I’ve been around rs485 systems for many years and through many iterations of different OSs, microcontrollers, comm chips, transceivers, etc. Anything with the prefix “auto” has been nothing but trouble for me. I usually give it a try thinking it’ll save me some code and that the hardware folks have flushed out all the scenarios. In the end, it’s back to setting up the RTS line manually as soon as possible, keeping generic code away from it, and handling it where necessary. GPIO is your friend.

The combination of device tree bindings for active-high and active-low should set RTS appropriately during startup. I’ve also found the rts-delay binding quite necessary when connecting to different (older) pieces of hardware in the field. It’s a crapshoot if all of the bindings are implemented by the necessary driver though.

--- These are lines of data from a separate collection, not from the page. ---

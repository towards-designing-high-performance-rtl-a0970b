// tb_eth_mac - the MAC with its two packet RAMs and a PHY model that loops
// TXD back to RXD at 25 MHz (100 Mbps). Checks: a short frame goes out with
// preamble, padding and FCS in 144 TX_CLK cycles; it comes back into the RX
// RAM with good status; a frame arriving while the buffer is held is
// dropped and counted; after release, a corrupted frame injected by the
// PHY model is reported with an FCS error.
module tb_eth_mac;
  import tb_ref_pkg::*;
  import eth_pkg::*;
  localparam int AW = 11;
  logic clk = 0, rst = 1;
  logic wb_cyc = 0, wb_stb = 0, wb_we = 0, wb_ack;
  logic [2:0] wb_adr = 0;
  logic [31:0] wb_dat_i = 0, wb_dat_o;
  logic [AW-1:0] txr_addr, rxw_addr, tb_waddr = 0, tb_raddr = 0;
  logic [7:0] txr_data, rxw_data, tb_wdata = 0, tb_rdata;
  logic rxw_en, tb_we = 0;
  logic mii_clk = 0, mii_tx_en, mii_rx_dv;
  logic [3:0] mii_txd, mii_rxd;
  logic tx_busy, rx_pending, tx_padded, rx_done;
  rx_status_t rx_status;
  logic [15:0] rx_dropped;
  int checks = 0, failures = 0;

  eth_mac #(.RAM_AW(AW)) dut (
    .clk, .rst, .wb_cyc, .wb_stb, .wb_we, .wb_adr, .wb_dat_i, .wb_dat_o, .wb_ack,
    .txr_addr, .txr_data, .rxw_en, .rxw_addr, .rxw_data,
    .mii_tx_clk(mii_clk), .mii_txd, .mii_tx_en, .mii_rx_clk(mii_clk), .mii_rx_dv, .mii_rxd,
    .tx_busy, .rx_pending, .rx_status, .rx_dropped, .tx_padded, .rx_done
  );
  pkt_ram #(.DEPTH(2**AW), .AW(AW)) u_txram (.clk, .we(tb_we), .waddr(tb_waddr), .wdata(tb_wdata), .raddr(txr_addr), .rdata(txr_data));
  pkt_ram #(.DEPTH(2**AW), .AW(AW)) u_rxram (.clk, .we(rxw_en), .waddr(rxw_addr), .wdata(rxw_data), .raddr(tb_raddr), .rdata(tb_rdata));

  always #5 clk = ~clk;
  initial begin #2; forever #20 mii_clk = ~mii_clk; end

  initial begin
    repeat (100000) @(posedge clk);
    failures++; $display("TB_RESULT checks=%0d failures=%0d", checks, failures); $finish;
  end

  // PHY model: capture TX nibbles, loop them back (or inject) on RX.
  logic inj = 0, inj_dv = 0;
  logic [3:0] inj_d = 0;
  logic lb_dv = 0;
  logic [3:0] lb_d = 0;
  bq_t txb;                 // bytes of the last transmitted frame (with preamble)
  logic [3:0] lo;
  bit hi = 0;
  int en_cycles = 0;
  always @(posedge mii_clk) begin
    lb_dv <= mii_tx_en; lb_d <= mii_txd;
    if (!rst && mii_tx_en) begin
      en_cycles++;
      if (!hi) lo = mii_txd; else txb.push_back({mii_txd, lo});
      hi = !hi;
    end
  end
  assign mii_rx_dv = inj ? inj_dv : lb_dv;
  assign mii_rxd   = inj ? inj_d : lb_d;

  task automatic wb(input logic we, input logic [2:0] a, input logic [31:0] d, output logic [31:0] r);
    @(negedge clk) wb_cyc = 1; wb_stb = 1; wb_we = we; wb_adr = a; wb_dat_i = d;
    do @(posedge clk); while (!wb_ack);
    #1 r = wb_dat_o;
    @(negedge clk) wb_cyc = 0; wb_stb = 0;
  endtask

  task automatic load(bq_t f);
    foreach (f[i]) begin @(negedge clk) tb_we = 1; tb_waddr = AW'(i); tb_wdata = f[i]; end
    @(negedge clk) tb_we = 0;
  endtask

  task automatic chk(bit c, string m);
    checks++; if (!c) begin failures++; $display("FAIL: %s", m); end
  endtask

  initial begin
    logic [31:0] r;
    bq_t arp, udp, exp, bad;
    int npad = 0;
    repeat (3) @(negedge clk); rst = 0;
    wb(1, REG_CTRL, 32'h7, r);
    arp = ref_arp(D_SMAC, D_SIP, D_DIP);
    load(arp);
    txb = {}; en_cycles = 0;
    fork
      begin @(posedge tx_padded); npad++; end
      begin
        wb(1, REG_TX_CMD, 32'h8000_0000 | 42, r);
        wait (rx_done); @(negedge clk);
      end
    join_any
    wait (!tx_busy && rx_pending);
    exp = {8'h55, 8'h55, 8'h55, 8'h55, 8'h55, 8'h55, 8'h55, 8'hD5};
    begin bq_t b; b = with_fcs(pad60(arp)); foreach (b[i]) exp.push_back(b[i]); end
    chk(txb == exp, "transmitted ARP frame");
    chk(en_cycles == 144, $sformatf("TX_EN cycles %0d", en_cycles));
    chk(npad == 1, "padding seen");
    wb(0, REG_RX_STAT, 0, r);
    chk(r[31] && r[16] && r[10:0] == 64, $sformatf("rx status %h", r));
    exp = with_fcs(pad60(arp));
    foreach (exp[i]) begin
      @(negedge clk) tb_raddr = AW'(i); @(posedge clk); #1;
      chk(tb_rdata == exp[i], $sformatf("rx ram %0d", i));
    end
    // second frame while the buffer is held: dropped
    udp = ref_udp(D_SMAC, 48'hFFFF_FFFF_FFFF, D_SIP, D_DIP, 5000, 5000, 32, 7);
    load(udp);
    wb(1, REG_TX_CMD, 32'h8000_0000 | 74, r);
    wait (rx_done); @(negedge clk); @(negedge clk);
    chk(rx_dropped == 1, "dropped count");
    wb(0, REG_COUNT, 0, r);
    chk(r == 32'h0001_0002, $sformatf("counts %h", r));
    // release, then a corrupted frame from the PHY
    wb(1, REG_RX_STAT, 32'h8000_0000, r);
    @(negedge clk) chk(!rx_pending, "released");
    bad = with_fcs(udp); bad[20] ^= 8'h01;
    inj = 1;
    repeat (15) begin @(posedge mii_clk); #3 inj_dv = 1; inj_d = 4'h5; end
    @(posedge mii_clk); #3 inj_d = 4'hD;
    foreach (bad[i]) begin
      @(posedge mii_clk); #3 inj_d = bad[i][3:0];
      @(posedge mii_clk); #3 inj_d = bad[i][7:4];
    end
    @(posedge mii_clk); #3 inj_dv = 0;
    wait (rx_pending);
    wb(0, REG_RX_STAT, 0, r);
    chk(r[31] && !r[16] && r[17] && r[10:0] == 78, $sformatf("bad status %h", r));
    $display("TB_RESULT checks=%0d failures=%0d", checks, failures);
    $finish;
  end
endmodule
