// d2sb_udp_arp_sender - the 10 Mbps UDP/ARP packet sender of the Spartan-IIE
// board with its home-built Ethernet extension card.
//
// Transmit, on the 20 MHz clock the FPGA's DLL derives from the card's
// 60 MHz crystal: once per second period_timer starts pkt_gen, which sends
// a UDP frame and then an ARP request; mac_tx adds preamble, SFD, padding
// and FCS and manchester_tx drives the differential Tx pair at 10 Mbps.
// Receive, on the 60 MHz oscillator clock: manchester_rx decodes the Rx
// pair, finds the SFD and the end of each frame, and frame_check checks it.
// The first 16 bytes of a frame (both MAC addresses, the type and two more
// bytes) are put in the FIFO when it has room for all 16, and lcd_ctrl
// shows them on the two-line LCD; frames that find no room are counted in
// `lcd_skipped`. The three green LEDs of the card show line activity, and
// toggle on each good and on each bad received frame. The reset input is
// synchronised into each clock domain, so hold it for at least three clocks
// of clk20. The 10 Mbps rate, 20 and 60 MHz clocks, differential pairs,
// FIFO, LCD and three LEDs follow the text; the selection rule and the LED
// use are this design's own.
module d2sb_udp_arp_sender
  import eth_pkg::*;
#(
  parameter int unsigned CLK20_HZ    = 20_000_000,
  parameter int unsigned CLK60_HZ    = 60_000_000,
  parameter int unsigned SEND_PERIOD = CLK20_HZ,       // one second
  parameter int unsigned FIFO_DEPTH  = 64
) (
  input  logic        clk20,
  input  logic        clk60,
  input  logic        rst,
  // differential Tx pair and Rx line (after the input buffer)
  output logic        tx_p,
  output logic        tx_n,
  output logic        tx_line_en,
  input  logic        rx,
  // LCD
  output logic        lcd_rs,
  output logic        lcd_rw,
  output logic        lcd_e,
  output logic [7:0]  lcd_db,
  output logic [2:0]  led,
  // status
  output logic [15:0] frames_sent,
  output logic        rx_done,
  output rx_status_t  rx_status,
  output logic [15:0] lcd_frames,
  output logic [15:0] lcd_skipped,
  output logic        tx_padded
);
  // ---------------- 20 MHz transmit domain ----------------
  logic [1:0]  rst20_s;
  logic        rst20;
  logic        tick, gen_start, gen_busy, gen_valid, gen_ready, gen_last;
  pkt_kind_e   gen_kind;
  logic [7:0]  gen_data;
  logic [31:0] seq;
  logic        arp_next;
  logic        byte_tick, txm_valid, txm_busy_unused, txm_done;
  logic [7:0]  txm_data;

  always_ff @(posedge clk20) rst20_s <= {rst20_s[0], rst};
  assign rst20 = rst20_s[1];

  period_timer #(.PERIOD_CYCLES(SEND_PERIOD)) u_timer (
    .clk(clk20), .rst(rst20), .en(1'b1), .tick
  );

  // A tick starts the UDP frame; the ARP frame follows as soon as pkt_gen
  // is free again (mac_tx holds it back until the gap has passed).
  always_ff @(posedge clk20) begin
    if (rst20) begin
      arp_next    <= 1'b0;
      seq         <= '0;
      frames_sent <= '0;
    end else begin
      if (gen_start) begin
        arp_next <= (gen_kind == PKT_UDP);
        if (gen_kind == PKT_ARP) seq <= seq + 1'b1;
      end
      if (txm_done) frames_sent <= frames_sent + 1'b1;
    end
  end
  assign gen_start = !gen_busy && (tick || arp_next);
  assign gen_kind  = arp_next ? PKT_ARP : PKT_UDP;

  pkt_gen u_gen (
    .clk(clk20), .rst(rst20), .start(gen_start), .kind(gen_kind), .seq, .busy(gen_busy),
    .m_valid(gen_valid), .m_ready(gen_ready), .m_data(gen_data), .m_last(gen_last)
  );

  mac_tx u_mac_tx (
    .clk(clk20), .rst(rst20), .pad_en(1'b1), .byte_tick,
    .s_valid(gen_valid), .s_ready(gen_ready), .s_data(gen_data), .s_last(gen_last),
    .tx_valid(txm_valid), .tx_data(txm_data), .busy(txm_busy_unused), .frame_done(txm_done),
    .padded(tx_padded)
  );

  manchester_tx u_man_tx (
    .clk(clk20), .rst(rst20), .byte_tick, .tx_valid(txm_valid), .tx_data(txm_data),
    .tx_p, .tx_n, .line_en(tx_line_en)
  );

  // ---------------- 60 MHz receive and display domain ----------------
  logic [1:0]  rst60_s;
  logic        rst60;
  logic        rb_valid, rb_sof, rb_eof, carrier;
  logic [7:0]  rb_data;
  logic        capturing;
  logic [4:0]  cap_cnt;
  logic        fifo_wr, fifo_rd, fifo_full_unused, fifo_empty_unused;
  logic [7:0]  fifo_q;
  logic [$clog2(FIFO_DEPTH+1)-1:0] fifo_count;
  logic [1:0]  led_q;
  logic        lcd_ready_unused;
  logic        tx_act_s0, tx_act_s1;

  always_ff @(posedge clk60) rst60_s <= {rst60_s[0], rst};
  assign rst60 = rst60_s[1];

  manchester_rx #(.SAMPLES_PER_BIT(CLK60_HZ / 10_000_000)) u_man_rx (
    .clk(clk60), .rst(rst60), .rx,
    .m_valid(rb_valid), .m_data(rb_data), .m_sof(rb_sof), .m_eof(rb_eof), .carrier
  );

  frame_check u_check (
    .clk(clk60), .rst(rst60), .s_valid(rb_valid), .s_data(rb_data), .s_sof(rb_sof),
    .s_eof(rb_eof), .done(rx_done), .status(rx_status)
  );

  // Selection: the first 16 bytes of a frame, if the FIFO can take them all.
  logic room;
  assign room    = (32'(fifo_count) + 16 <= FIFO_DEPTH);
  assign fifo_wr = rb_valid && (rb_sof ? room : (capturing && cap_cnt != 5'd16));

  always_ff @(posedge clk60) begin
    if (rst60) begin
      capturing   <= 1'b0;
      cap_cnt     <= '0;
      lcd_skipped <= '0;
      led_q       <= '0;
    end else begin
      if (rb_valid && rb_sof) begin
        capturing <= room;
        cap_cnt   <= 5'd1;
        if (!room) lcd_skipped <= lcd_skipped + 1'b1;
      end else if (fifo_wr) begin
        cap_cnt <= cap_cnt + 1'b1;
      end
      if (rx_done) begin
        if (rx_status.good) led_q[0] <= ~led_q[0];
        else                led_q[1] <= ~led_q[1];
      end
    end
  end

  sync_fifo #(.WIDTH(8), .DEPTH(FIFO_DEPTH)) u_fifo (
    .clk(clk60), .rst(rst60), .wr_en(fifo_wr), .wr_data(rb_data), .rd_en(fifo_rd),
    .rd_data(fifo_q), .full(fifo_full_unused), .empty(fifo_empty_unused), .count(fifo_count)
  );

  lcd_ctrl #(.CLK_HZ(CLK60_HZ)) u_lcd (
    .clk(clk60), .rst(rst60), .fifo_data(fifo_q), .fifo_count(7'(fifo_count)), .fifo_rd,
    .lcd_rs, .lcd_rw, .lcd_e, .lcd_db, .ready(lcd_ready_unused), .frames(lcd_frames)
  );

  // LED 0: Tx or Rx activity (Tx enable brought over with two flops).
  always_ff @(posedge clk60) begin
    tx_act_s0 <= tx_line_en;
    tx_act_s1 <= tx_act_s0;
  end
  assign led = {led_q[1], led_q[0], tx_act_s1 | carrier};
endmodule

But if you’re in there adding bindings anyway, no problem.

Good luck!

Hello Tobias,
Marek commit is quite interesting…
I try to explain. Having the serial peripheral handling RTS (RS485 DE) is a good thing. It knows exactly when the transmission is ended and enable RX as soon as.
In case you have a “request/response” protocol where your iMX7 is sending the request this is a good thing because if the answering device answer “too early” (just after the request) the rs485 line is “free”.
If your iMX7 move the RTS signal with a delay there is a possibility that the “answer” is corrupted.
Marek patch do not change this behavior BUT it enable loopback while transmitting and disable loopback at end of transmission. It also play with rx enable (RXEN), which maybe the worst thing (it enable/disable the internal clock and it is supposed to be used, IMHO, to definitively disable the RX if not needed).
And this is done in interrupts. Which, for sure, they have a latency.
Well, I do not know the ModBus specification, and if it specifies a delay before the answer… but from my understanding it is a request-response protocol. And if the answering device is fast we can fall in problems.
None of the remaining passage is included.